Une clarification de la valeur pronostique des ACPI basée sur des preuves scientifiques solides s’imposait donc, notamment en raison de son implication thérapeutique potentielle. Ceci est maintenant chose faite grâce à ce travail hollandais publié dans Annals of Surgical Oncology [1].
Patients et méthodes
Ce travail rétrospectif a réuni au total 870 patients opérés entre 1996 et 2005 d’un cancer colorectal à l’Hôpital Kennemer Gasthuis (Haarlem, Pays-Bas). Les dossiers furent repris notamment pour connaître les éventuels traitements complémentaires réalisés et l’évolution ultérieure. Concernant les tumeurs de stade II (n = 325), les lames furent réexaminées par un pathologiste indépendant n’ayant pas connaissance de l’évolution ultérieure, et furent soigneusement notés les ACPI, leur taille, leur localisation, leur nombre, leurs formes et contours ainsi que la présence d’invasion vasculaire ou d’engainement périnerveux. Les patients n’ayant pas bénéficié d’une résection R0 furent exclus de l’analyse ainsi que ceux dont les données concernant le suivi étaient trop limitées.
L’analyse statistique s’intéressa ensuite aux relations entre ACPI et survenue d’une récidive.
Résultats
Sur la population globale des 870 patients, il fut noté 127 cas d’APCI, soit 14,8 %. L’incidence des APCI augmentait avec le stade de la maladie : 0% dans les stades I ; 9,2% dans les stades II ; 20,1 % en cas de stade III ; et enfin 34,7% dans les stades IV.

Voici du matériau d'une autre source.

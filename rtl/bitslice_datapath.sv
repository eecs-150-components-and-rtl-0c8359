// N-bit datapath built by iterating the bit slice N times.
//
// Every slice gets the same controls; slice i handles bit i of the memory word
// and of every register. The carry runs from ci into slice 0 and from slice i
// to slice i+1; co is the carry out of the top slice. So with op = ADD the
// datapath computes AC <- X + Y + ci over all N bits, and the logic operations
// work bitwise. Timing as for one slice: one register transfer per clock.
// The iteration and carry chain follow the design; N = 16 is a local choice.
module bitslice_datapath
  import rtl150_pkg::*;
#(
  parameter int unsigned N = 16
) (
  input  logic         clk,
  input  logic         rst,
  input  bs_ctrl_t     ctrl,
  input  logic [N-1:0] mem_in,
  input  logic         ci,
  output logic         co,
  output logic [N-1:0] ac,
  output logic [N-1:0] bus_x
);

  logic [N:0] c;

  assign c[0] = ci;

  for (genvar i = 0; i < N; i++) begin : g_slice
    bitslice u_slice (
      .clk, .rst, .ctrl, .mem_in(mem_in[i]), .ci(c[i]), .co(c[i+1]),
      .ac(ac[i]), .bus_x(bus_x[i])
    );
  end

  assign co = c[N];

endmodule
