// Full adder built from two half adders.
//
// The first half adder adds bin and cin; the second adds ain to that partial
// sum, giving sum. The two half-adder carries are merged into cout; at most one
// of them can be 1, so an OR merges them. This two-half-adder structure follows
// the design's adder hierarchy; the merging gate is a local choice.
// Purely combinational.
module full_adder (
  input  logic ain,
  input  logic bin,
  input  logic cin,
  output logic sum,
  output logic cout
);

  logic s1, c1, c2;

  half_adder u_ha_bc (.a(bin), .b(cin), .s(s1),  .c(c1));
  half_adder u_ha_a  (.a(ain), .b(s1),  .s(sum), .c(c2));

  assign cout = c1 | c2;

endmodule
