// Self-checking testbench of the full adder: all eight input combinations,
// compared with the arithmetic sum ain + bin + cin = {cout, sum}.
module full_adder_tb;

  localparam int WD_CYCLES = 1000;
  int checks = 0, failures = 0;
  logic clk = 1'b0;
  always #5 clk = ~clk;

  task automatic check(input bit ok, input string msg);
    checks++;
    if (!ok) begin failures++; $display("FAIL: %s", msg); end
  endtask

  initial begin
    repeat (WD_CYCLES) @(posedge clk);
    failures++;
    $display("FAIL: watchdog");
    $display("TB_RESULT checks=%0d failures=%0d", checks, failures);
    $finish;
  end

  logic ain, bin, cin, sum, cout;

  full_adder dut (.ain, .bin, .cin, .sum, .cout);

  initial begin
    for (int i = 0; i < 8; i++) begin
      {ain, bin, cin} = 3'(i);
      #1 check({cout, sum} == 2'(ain) + 2'(bin) + 2'(cin), $sformatf("inputs %b%b%b -> %b%b", ain, bin, cin, cout, sum));
    end
    $display("TB_RESULT checks=%0d failures=%0d", checks, failures);
    $finish;
  end

endmodule
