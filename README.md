# LZW decompression on dual-port block RAMs

This is a streaming LZW decompressor for 8-bit data, such as grayscale images, with 12-bit codes. After a short start-up it delivers close to one decompressed byte per clock on well-compressible data. The architecture follows "An Efficient Implementation of LZW Decompression Using Block RAMs in the FPGA" by X. Zhou, Y. Ito and K. Nakano.

An LZW dictionary entry is normally stored as *prefix code + last character*. To produce a string, a decoder follows the prefix pointers back to a root character, which yields the string backwards. Software reverses it on a stack. This design splits the work into three concurrent parts:

1. **Dictionary update.** The tables are built straight from the code stream, at one entry per code every 2 cycles. The dictionary is never walked to build entries.
2. **Traversal.** The dictionary is walked once per code. The string is written backwards into an output buffer, one character per cycle.
3. **Read-out.** Each string is read back from the output buffer in the right order, one character per cycle. This runs on the second port of the buffer, in parallel with part 2.

The top level, `lzw_parallel`, places 34 such modules side by side, each decompressing its own stream.

## Code stream

| code | meaning |
|---|---|
| 0..255 | a literal byte |
| 256 | ClearCode: the dictionary restarts at entry 258 |
| 257 | EndOfInformation: end of file |
| 258..4095 | dictionary entries |

Codes are fixed 12-bit words. They are presented one per `code_valid_i`/`code_ready_o` handshake, with no bit packing. The encoder must send ClearCode right after it has created entry 4095. A full *code segment* between two ClearCodes therefore holds exactly 4096 − 258 = 3838 codes. The module accepts an optional ClearCode at the start of a file. `tb/tb_lzw_pkg.sv` contains a matching reference compressor.

## The dictionary as two tables

Let y₀, y₁, … be the data codes of one segment. Dictionary entry 258+j is created by code y_j. It is stored in two tables, and only entries 258..4095 take memory: code c lives at address c − 258.

* **p[j] = y_j**: the pointer (prefix) of entry 258+j. This is simply the code itself.
* **C_f[j] = first character of the string of y_j**. For a literal this is y_j. Otherwise it is C_f[y_j − 258], read back from the table.

Neither table stores the *last* character of an entry. That character is the first character of the next code's string, and so it is **C_f of the next entry**. The string of code c ≥ 258 is therefore:

```
last char  = C_f(c+1)
then       = C_f(p(c)+1), C_f(p(p(c))+1), ...   while the pointer is >= 258
first char = the pointer value itself, once it drops below 258
```

With this identity, one lookup per character serves both the walk and the character. In the same cycle, address `c−258` goes to port A of p and address `c−257` goes to port B of C_f. One cycle later the pointer and the character come out together. The pointer is fed straight back as the next address.

The identity needs C_f(c+1) to exist when code c is walked. The largest code that a valid stream may send as y_i is 258+i−1, the case where a code refers to the entry it defines itself. Entry 258+i is written by y_i itself. Part 1 writes both tables *before* it pushes y_i into the code buffer, so the entry Part 2 needs is always there. No special case is needed for a self-referencing code.

## Part 1: `lzw_dict_update`

The update takes two cycles per code, because port A of C_f is used once to read and once to write:

| cycle | action |
|---|---|
| 1 | accept y; write `p[j] = y` (port B of p); if y ≥ 258, read `C_f[y−258]` (port A) |
| 2 | write `C_f[j] = (y < 258) ? y : read value` (port A); push y into the code buffer; j ← j+1 |

`code_ready_o` is therefore high at most every other cycle.

On **ClearCode**, Part 1 stops taking codes until the code buffer is empty and Part 2 is idle (`seg_drained`). Only then does it restart at j = 0. Without this wait it would overwrite entries that queued codes of the previous segment still need.

On **EndOfInformation**, Part 1 waits until the whole module is empty, pulses `done_o` for one cycle and is ready for the next file. No reset is needed between files.

If a segment holds more than 3838 codes, the tables stop growing. A correct encoder never does this.

## Part 2: `lzw_traverse`

Part 2 takes codes from the code buffer, a FIFO that absorbs the difference in speed between Parts 1 and 2.

* A **literal** is written to the output buffer and recorded in table t as {L = 1, address} in the same cycle.
* A **code ≥ 258** issues its first lookup. Then it writes one character per cycle, following the pointers, until a pointer below 258 appears. That pointer is the root character. It is written in the next cycle, together with the table-t entry {L, address of that root}. In the same cycle the lookup for the next code is issued.

A string of L characters therefore occupies Part 2 for exactly L cycles when another long code follows it. It takes L+1 cycles when a literal follows, and a literal alone takes 1 cycle.

Part 2 stops, holding the memory read registers by keeping their enables low, in two cases:
* the output buffer has no free word;
* table t is full when a string is to be closed.

## Part 3: `lzw_output_reader`

Part 3 pops {L, addr} from table t. It reads the output buffer at addr, addr−1, …, addr−L+1, wrapping around, one read per cycle. The next entry is popped in the cycle after the last read, so strings follow each other without a gap.

The memory's read register is also the output register. `char_o` is valid the cycle after its read was issued, and while `char_ready_i` is low it is held by not enabling the next read.

## Output-buffer flow control

The output buffer is a circular buffer of 2 × 3838 = 7676 bytes. That is room for two strings of the greatest possible length (3839 characters). `lzw_decomp` counts the words that have been written and not yet given back:

* every write by Part 2 adds one;
* when Part 3 issues the last read of a string, the whole string (L words) is given back.

Words are given back per string and not per character, because Part 3 reads each string top-down. The lowest address of a string, the next one the writer would reuse after wrapping, is read last.

Part 2 only writes while the count is below 7676. This cannot deadlock: Part 3 can always drain every finished string, and one unfinished string never exceeds the buffer.

## Memories

| memory | module | words × bits | ports |
|---|---|---|---|
| pointer table p | `lzw_pointer_table` | 3838 × 12 | A: traversal read, B: update write |
| character table C_f | `lzw_char_table` | 3838 × 8 | A: update read/write (read-first), B: traversal read |
| code buffer | `lzw_fifo` | 3838 × 12 (+1 output register) | FIFO |
| output buffer b | `lzw_output_buffer` | 7676 × 8, 13-bit address | A: read-out, B: reversed-string write |
| table t | `lzw_fifo` | 1280 × 25 ({L:12, addr:13}) (+1) | FIFO |

That makes 216,224 bits per module. On a Virtex-7 they map to 14 18K-bit block RAMs: 3 for p, 2 for C_f, 3 for the code buffer, 4 for the output buffer and 2 for table t. All reads are synchronous, with one cycle of latency, and every read register holds its value while its enable is low. The code buffer is as deep as a segment, so Part 1 never waits for it on a valid stream.

`lzw_fifo` is a simple dual-port memory with a prefetch register:
* `rd_valid`/`rd_data` show the oldest word without a request;
* a pop is allowed every cycle;
* a word written in cycle n is at the head in cycle n+2.

Assertions flag a push into a full FIFO and a pop from an empty one.

## Timing and throughput

These are measured in simulation (`tb_lzw_decomp`) with the output always ready:

| data | bytes | codes | bytes per cycle |
|---|---|---|---|
| one constant value (very long strings) | 30,000 | 247 | 0.99 |
| runs of similar values (image-like) | 40,000 | 3,610 | 0.99 |
| random bytes (incompressible) | 12,000 | 11,673 | 0.51 |

Well-compressible data runs at the output rate of one byte per cycle. The published design reports 279.84 MB/s at 300.661 MHz on a highly compressible 4096 × 3072 image, which is 0.93 bytes per cycle.

Incompressible data is limited to one code per 2 cycles by Part 1. At about one byte per code, that is 0.5 bytes per cycle. The published design reports 183.38 MB/s at 300.661 MHz on its least compressible image (ratio 1.43:1), which is 0.61 bytes per cycle.

The end-of-segment drain adds a pause at each ClearCode. It is roughly as long as the backlog in the code buffer.

### Full-size images

`tb_lzw_image` decodes three synthetic 4096 × 3072 grayscale images, one after another and without reset. Their detail levels give compression ratios close to those of the three photographs used to evaluate the published design:

| image | ratio | codes | cycles | bytes/cycle | published cycles (ratio) |
|---|---|---|---|---|---|
| detailed | 1.43:1 | 5,869,585 | 13,931,505 | 0.90 | 19,674,631 (1.43:1) |
| medium | 1.76:1 | 4,764,359 | 13,027,229 | 0.97 | 18,339,574 (1.72:1) |
| flat | 30.66:1 | 273,564 | 12,586,322 | 1.00 | 12,892,927 (36.72:1) |

In the ratio column, each 12-bit code counts as 1.5 bytes. The images differ from the published ones, so only the trend can be compared:
* highly compressible data comes out at the output rate;
* this implementation loses less time on short strings than the published measurements show.

## Interfaces

`lzw_decomp` (one module):

| port | dir | width | meaning |
|---|---|---|---|
| `clk`, `rst_n` | in | 1 | clock, asynchronous active-low reset |
| `code_i`, `code_valid_i`, `code_ready_o` | in/in/out | 12/1/1 | code stream |
| `char_o`, `char_valid_o`, `char_ready_i` | out/out/in | 8/1/1 | decompressed bytes |
| `done_o` | out | 1 | one-cycle pulse when a file has been fully output |

`lzw_parallel` (top) has the same ports as unpacked arrays `[NUM_MODULES]`, with `clk` and `rst_n` shared. Module i uses index i of every array. `NUM_MODULES` defaults to 34.

The parameters of `lzw_decomp` are `TBL_DEPTH` (3838), `OB_DEPTH` (7676) and `TT_DEPTH` (1280). The table depths must stay at 3838 for 12-bit codes. `OB_DEPTH` must be at least 3839. The shared constants are in `rtl/lzw_pkg.sv`.

## Where this design goes beyond the published description

The published description gives the three parts, the tables, their ports and sizes, and the 2-cycle update. It gives no details of flow control or interfaces. The following are this design's own choices:

* valid/ready handshakes on the code input and the character output, with a held output under back-pressure;
* the output-buffer word counter and the stalls of Part 2 on a full output buffer or a full table t;
* the drain rule at ClearCode and EndOfInformation, and the `done_o` pulse;
* the show-ahead FIFO organisation;
* the overlap of the root write with the next code's first lookup;
* the asynchronous reset of the control state (the memories are not reset);
* fixed 12-bit codes without bit packing.

The published text also says at one point that codes arrive every cycle. This design keeps the 2-cycle update that the description of Part 1 gives.

The following are not reproduced:
* resource figures (slices, LUTs) and the 300 MHz clock, which depend on the FPGA tools;
* the CPU comparison;
* the three test images, which are not available. Their sizes (4096 × 3072 bytes) need nothing more than the streaming buffers above.

## Verification

Every block has a self-checking testbench in `tb/`. Each prints `TB_RESULT checks=N failures=M` and has a cycle watchdog.

| testbench | what it checks |
|---|---|
| `tb_lzw_parallel` | all 34 modules at default sizes; two files each, back to back; different data and back-pressure per module; byte-exact output; one `done_o` pulse per file; every mechanism exercised |
| `tb_lzw_decomp` | one module; constant, image-like, random and pattern data; the example string `cbcbcbcda`; random and long output stalls; byte-exact output; the 2-cycle cadence; ≥ 0.95 / 0.90 bytes per cycle on long-string data; counts of ClearCode restarts, self-referencing codes, output-buffer-full and table-t-full stalls, back-pressure and code-buffer backlog |
| `tb_lzw_dict_update` | p and C_f writes against a textbook decoder; code-buffer pushes; the 2-cycle cadence; no code taken while the buffer is full or before the segment is drained; `done_o` only after the drain |
| `tb_lzw_traverse` | every string read back from the written buffer against the reference; each length; exact cycle counts per string; random stalls |
| `tb_lzw_output_reader` | byte order across buffer wrap-around; no gaps between strings; held data under back-pressure; one release per string |
| `tb_lzw_image` | three full-size synthetic 4096 × 3072 images; byte-exact output; cycle counts; ≥ 0.9 bytes per cycle on the flat image |
| `tb_lzw_fifo` | both FIFO configurations against a queue model; head, level, full flag and latency |
| `tb_lzw_pointer_table`, `tb_lzw_char_table`, `tb_lzw_output_buffer` | random reads and writes against a reference array; read latency and hold; read-first port A |

The reference compressor and the textbook decoder in `tb/tb_lzw_pkg.sv` are written independently of the hardware's first-character trick. Each testbench was also run against a copy of its block with a deliberate bug, and each reported failures.

To run a testbench with Verilator 5:

```
verilator --binary --timing --assert -Irtl -y rtl -y tb +libext+.sv \
    rtl/lzw_pkg.sv tb/tb_lzw_pkg.sv tb/tb_lzw_decomp.sv --top-module tb_lzw_decomp
./obj_dir/Vtb_lzw_decomp
```

Replace `tb_lzw_decomp` with any other testbench name. The memory-only testbenches do not need `tb/tb_lzw_pkg.sv`, but including it does no harm. `tb_lzw_image` takes about half a minute. The others finish in seconds, including the full 34-module run at default sizes.

## Files

* `rtl/lzw_pkg.sv`: constants, the t-entry struct, circular-address helpers
* `rtl/lzw_parallel.sv`: top, 34 modules
* `rtl/lzw_decomp.sv`: one module; wires the parts and memories; space counter; drain status
* `rtl/lzw_dict_update.sv`, `rtl/lzw_traverse.sv`, `rtl/lzw_output_reader.sv`: Parts 1–3
* `rtl/lzw_pointer_table.sv`, `rtl/lzw_char_table.sv`, `rtl/lzw_output_buffer.sv`, `rtl/lzw_fifo.sv`: memories
* `tb/`: the testbenches above and `tb_lzw_pkg.sv` (reference compressor, decoder, data generators)
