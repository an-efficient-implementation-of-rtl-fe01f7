// Shared constants and types of the LZW decompressor.
//
// The code alphabet is the one used for 8-bit grayscale images: codes
// 0..255 are literal characters, 256 is ClearCode, 257 is EndOfInformation
// and dictionary entries are built from 258 up to 4095 (12-bit codes). Only
// entries 258..4095 are stored, so each dictionary table has 4096-258 = 3838
// words and code c lives at physical address c-258. The output buffer holds
// two maximal strings (2*3838 characters, 13-bit address) and table t
// holds 1280 {length, address} pairs; these sizes follow the original
// design. The helper functions keep the circular output-buffer arithmetic
// in one place.
package lzw_pkg;

  localparam int unsigned CODE_W      = 12;    // fixed code width
  localparam int unsigned CHAR_W      = 8;     // 8-bit pixels
  localparam int unsigned CLEAR_CODE  = 256;
  localparam int unsigned EOI_CODE    = 257;
  localparam int unsigned FIRST_CODE  = 258;   // first dictionary entry
  localparam int unsigned DICT_SIZE   = 4096;
  localparam int unsigned TABLE_DEPTH = DICT_SIZE - FIRST_CODE;  // 3838
  localparam int unsigned TABLE_AW    = 12;
  localparam int unsigned OBUF_DEPTH  = 2 * TABLE_DEPTH;         // 7676
  localparam int unsigned OBUF_AW     = 13;
  localparam int unsigned LEN_W       = 12;    // string length field of t
  localparam int unsigned T_DEPTH     = 1280;

  typedef logic [CODE_W-1:0]  code_t;
  typedef logic [CHAR_W-1:0]  char_t;
  typedef logic [OBUF_AW-1:0] obuf_addr_t;
  typedef logic [LEN_W-1:0]   len_t;

  // One word of table t: the length of a decoded string and the output
  // buffer address of its first character (the last one written).
  typedef struct packed {
    len_t       len;
    obuf_addr_t addr;
  } t_entry_t;

  localparam int unsigned T_W = $bits(t_entry_t);  // 25

  // Next / previous address in a circular buffer of 'depth' words.
  function automatic obuf_addr_t obuf_inc(obuf_addr_t a, int unsigned depth);
    return (32'(a) == depth - 1) ? '0 : obuf_addr_t'(a + 1'b1);
  endfunction

  function automatic obuf_addr_t obuf_dec(obuf_addr_t a, int unsigned depth);
    return (a == '0) ? obuf_addr_t'(depth - 1) : obuf_addr_t'(a - 1'b1);
  endfunction

endpackage
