// Character table C_f of the LZW dictionary, one dual-port block RAM.
//
// Word i holds the first character of the string of dictionary entry 258+i;
// for codes below 258 the first character is the code itself and is not
// stored. Port A is read/write and belongs to the dictionary updater, which
// reads C_f of a code and writes the new entry in the next cycle. Port B is
// read-only and belongs to the traversal unit. Reads are synchronous (one
// cycle) and the read registers hold while their enable is low. Port A is
// read-first: a write cycle also returns the old word. The port assignment
// follows the original design; read-first and the hold are this design's.
module lzw_char_table #(
  parameter int unsigned DEPTH = lzw_pkg::TABLE_DEPTH,
  parameter int unsigned AW    = lzw_pkg::TABLE_AW,
  parameter int unsigned W     = lzw_pkg::CHAR_W
) (
  input  logic          clk,
  // port A: update read/write
  input  logic          a_en,
  input  logic          a_we,
  input  logic [AW-1:0] a_addr,
  input  logic [W-1:0]  a_wdata,
  output logic [W-1:0]  a_rdata,
  // port B: traversal read
  input  logic          b_en,
  input  logic [AW-1:0] b_addr,
  output logic [W-1:0]  b_rdata
);

  logic [W-1:0] mem [DEPTH];

  always_ff @(posedge clk) begin
    if (a_en) begin
      a_rdata <= mem[a_addr];
      if (a_we) mem[a_addr] <= a_wdata;
    end
  end

  always_ff @(posedge clk) begin
    if (b_en) b_rdata <= mem[b_addr];
  end

endmodule
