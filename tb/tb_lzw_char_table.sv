// Testbench of the character table C_f (lzw_char_table) at its default size.
// Port A does random reads and read-first writes, port B random reads at
// other addresses; every read is checked one cycle later against a reference
// array (a port A write returns the old word), and both read registers must
// hold while their enable is low.
module tb_lzw_char_table;
  import lzw_pkg::*;

  localparam int DEPTH = TABLE_DEPTH;

  logic        clk = 1'b0;
  logic        a_en = 1'b0, a_we = 1'b0, b_en = 1'b0;
  logic [11:0] a_addr = '0, b_addr = '0;
  logic [7:0]  a_wdata = '0, a_rdata, b_rdata;
  logic [7:0]  model [DEPTH];
  int checks = 0, failures = 0;

  lzw_char_table dut (.*);

  always #5 clk = ~clk;

  initial begin
    logic [7:0] exp_a, exp_b;
    logic       rd_a, rd_b;
    for (int i = 0; i < DEPTH; i++) begin
      a_en <= 1'b1; a_we <= 1'b1; a_addr <= 12'(i); a_wdata <= 8'($urandom);
      @(posedge clk);
      model[i] = a_wdata;
    end
    a_en <= 1'b0; a_we <= 1'b0;
    rd_a = 1'b0; rd_b = 1'b0; exp_a = '0; exp_b = '0;
    for (int n = 0; n < 20000; n++) begin
      int aa, ba;
      aa = int'($urandom % DEPTH);
      do ba = int'($urandom % DEPTH); while (ba == aa);
      a_en    <= ($urandom % 4) != 0;
      a_we    <= $urandom % 2;
      a_addr  <= 12'(aa);
      a_wdata <= 8'($urandom);
      b_en    <= ($urandom % 3) != 0;
      b_addr  <= 12'(ba);
      @(posedge clk);
      if (a_en) exp_a = model[a_addr];
      if (b_en) exp_b = model[b_addr];
      if (a_en && a_we) model[a_addr] = a_wdata;
      #1;
      if (a_en || rd_a) begin
        checks++;
        if (a_rdata !== exp_a) begin
          failures++;
          if (failures < 10) $display("FAIL port A: got %0d expected %0d", a_rdata, exp_a);
        end
      end
      if (b_en || rd_b) begin
        checks++;
        if (b_rdata !== exp_b) begin
          failures++;
          if (failures < 10) $display("FAIL port B: got %0d expected %0d", b_rdata, exp_b);
        end
      end
      rd_a |= a_en;
      rd_b |= b_en;
    end
    $display("TB_RESULT checks=%0d failures=%0d", checks, failures);
    $finish;
  end

  initial begin
    repeat (100000) @(posedge clk);
    failures++;
    $display("FAIL watchdog");
    $display("TB_RESULT checks=%0d failures=%0d", checks, failures);
    $finish;
  end

endmodule
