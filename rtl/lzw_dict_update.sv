// Dictionary updater of the LZW decompressor (Part 1).
//
// Every input code y_j of a code segment defines dictionary entry 258+j:
// its pointer is y_j and its first character is C_f(y_j), which is y_j
// itself for a literal (y_j < 258) and is read back from the character
// table otherwise. The updater takes one code every 2 cycles:
//   cycle 1  accept y, write y into p[j] (port B of p), read C_f[y-258]
//            (port A of C_f) when y >= 258;
//   cycle 2  write the selected first character into C_f[j] (port A),
//            push y into the code buffer, j <= j+1.
// Because the entry is complete before the code enters the code buffer,
// the traversal of a code never reads an entry that is not yet written.
// This cadence and the multiplexer in front of C_f follow the original
// design. The handling of the two control codes is this design's: on
// ClearCode the updater waits until the traversal unit has used up every
// code of the segment (seg_drained_i) and then restarts at entry 0; on
// EndOfInformation it waits until the whole module is empty
// (file_drained_i), pulses done_o and restarts for the next file. When
// more codes arrive than the table has entries, the table stops growing.
// p_wdata_o is code_i itself: the pointer of a new entry is the code.
module lzw_dict_update
  import lzw_pkg::*;
#(
  parameter int unsigned DEPTH = TABLE_DEPTH,
  parameter int unsigned AW    = TABLE_AW
) (
  input  logic          clk,
  input  logic          rst_n,
  // code input stream
  input  code_t         code_i,
  input  logic          code_valid_i,
  output logic          code_ready_o,
  // pointer table p, port B
  output logic          p_we_o,
  output logic [AW-1:0] p_addr_o,
  output code_t         p_wdata_o,
  // character table C_f, port A
  output logic          cf_en_o,
  output logic          cf_we_o,
  output logic [AW-1:0] cf_addr_o,
  output char_t         cf_wdata_o,
  input  char_t         cf_rdata_i,
  // code buffer write side
  output logic          q_push_o,
  output code_t         q_data_o,
  input  logic          q_full_i,
  // drain status from the rest of the module
  input  logic          seg_drained_i,
  input  logic          file_drained_i,
  output logic          done_o
);

  typedef enum logic [1:0] {S_ACCEPT, S_UPDATE, S_WAIT_SEG, S_WAIT_EOI} state_t;

  state_t        state;
  code_t         y_q;        // code being entered
  logic [AW-1:0] idx;        // physical index of the next entry (code-258)
  logic          take;
  logic          room;       // the table still has a free entry

  assign room         = (32'(idx) < DEPTH);
  assign code_ready_o = (state == S_ACCEPT) && !q_full_i;
  assign take         = code_valid_i && code_ready_o;

  // cycle 1: store the pointer, look up C_f of the code
  assign p_we_o    = take && (code_i < code_t'(CLEAR_CODE) || code_i >= code_t'(FIRST_CODE)) && room;
  assign p_addr_o  = idx;
  assign p_wdata_o = code_i;

  // C_f port A: read in cycle 1, write in cycle 2
  always_comb begin
    cf_en_o    = 1'b0;
    cf_we_o    = 1'b0;
    cf_addr_o  = idx;
    cf_wdata_o = (y_q >= code_t'(FIRST_CODE)) ? cf_rdata_i : y_q[CHAR_W-1:0];
    if (state == S_UPDATE) begin
      cf_en_o = room;
      cf_we_o = room;
    end else if (take && code_i >= code_t'(FIRST_CODE)) begin
      cf_en_o   = 1'b1;
      cf_addr_o = AW'(code_i - code_t'(FIRST_CODE));
    end
  end

  assign q_push_o = (state == S_UPDATE);
  assign q_data_o = y_q;

  always_ff @(posedge clk or negedge rst_n) begin
    if (!rst_n) begin
      state  <= S_ACCEPT;
      y_q    <= '0;
      idx    <= '0;
      done_o <= 1'b0;
    end else begin
      done_o <= 1'b0;
      unique case (state)
        S_ACCEPT: if (take) begin
          y_q <= code_i;
          if (code_i == code_t'(CLEAR_CODE))    state <= S_WAIT_SEG;
          else if (code_i == code_t'(EOI_CODE)) state <= S_WAIT_EOI;
          else                                  state <= S_UPDATE;
        end
        S_UPDATE: begin
          if (room) idx <= idx + 1'b1;
          state <= S_ACCEPT;
        end
        S_WAIT_SEG: if (seg_drained_i) begin
          idx   <= '0;
          state <= S_ACCEPT;
        end
        S_WAIT_EOI: if (file_drained_i) begin
          idx    <= '0;
          done_o <= 1'b1;
          state  <= S_ACCEPT;
        end
      endcase
    end
  end

  // the code buffer is never full when a code is pushed: cycle 1 checked it
  a_push_room: assert property (@(posedge clk) disable iff (!rst_n) q_push_o |-> !q_full_i);

endmodule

Concernant les tumeurs de stade II, une rechute fut notée dans 50,6 %des cas avec ACPI et 24,4% des cas sans ACPI, la différence étant significative (p < 0,01). En analyse multivariée, la présence d’un ou plusieurs APCI correspondait à un facteur de risque de rechute indépendant après ajustement pour les autres facteurs de risque connus : stade T ; différenciation cellulaire ; invasion vasculaire ; perforation ou occlusion inaugurale (Odds Ratio = 3,1 ; Intervalle de confiance 95%=1,4-6,9 ; p < 0,01).
Les courbes de survie sans récidive apparaissaient tout à fait superposables pour les stades II avec APCI et les stades III.
De même, pour les tumeurs de stade III, une récidive fut notée respectivement dans 65,1 et 39,1% des cas avec et sans ACPI (p < 0,01).
Aucune relation ne fut retrouvée entre la taille ou le nombre des ACPI et le risque de rechute.
Les patients présentant des tumeurs avec ACPI irréguliers affichaient un risque plus élevé de récidive que ceux présentant un ou plusieurs APCI de contours réguliers arrondis.
Commentaires
Parmi les patients opérés d’une tumeur colorectale de stade II, le risque est actuellement de ne pas traiter en adjuvant une sous-population à risque méconnu. En attendant les moyens modernes de la biologie moléculaire avec, en particulier, le développement en routine des signatures génomiques, il convient de rechercher les facteurs de risque clinique (occlusion ou perforation inaugurales) ou histopathologies (T4, nombre de ganglions insuffisant, invasion vasculaire, engainement périnerveux, faible différenciation). Au nombre de ceux-ci, il faut maintenant compter, grâce à cette étude de qualité, les amas péricoliques ou périrectaux isolés qui confèrent un risque de rechute équivalent à celui des tumeurs de stades III.
Référence
[1] Belt EJ Th, et al. Ann Surg Oncol 2010;17:3203-11.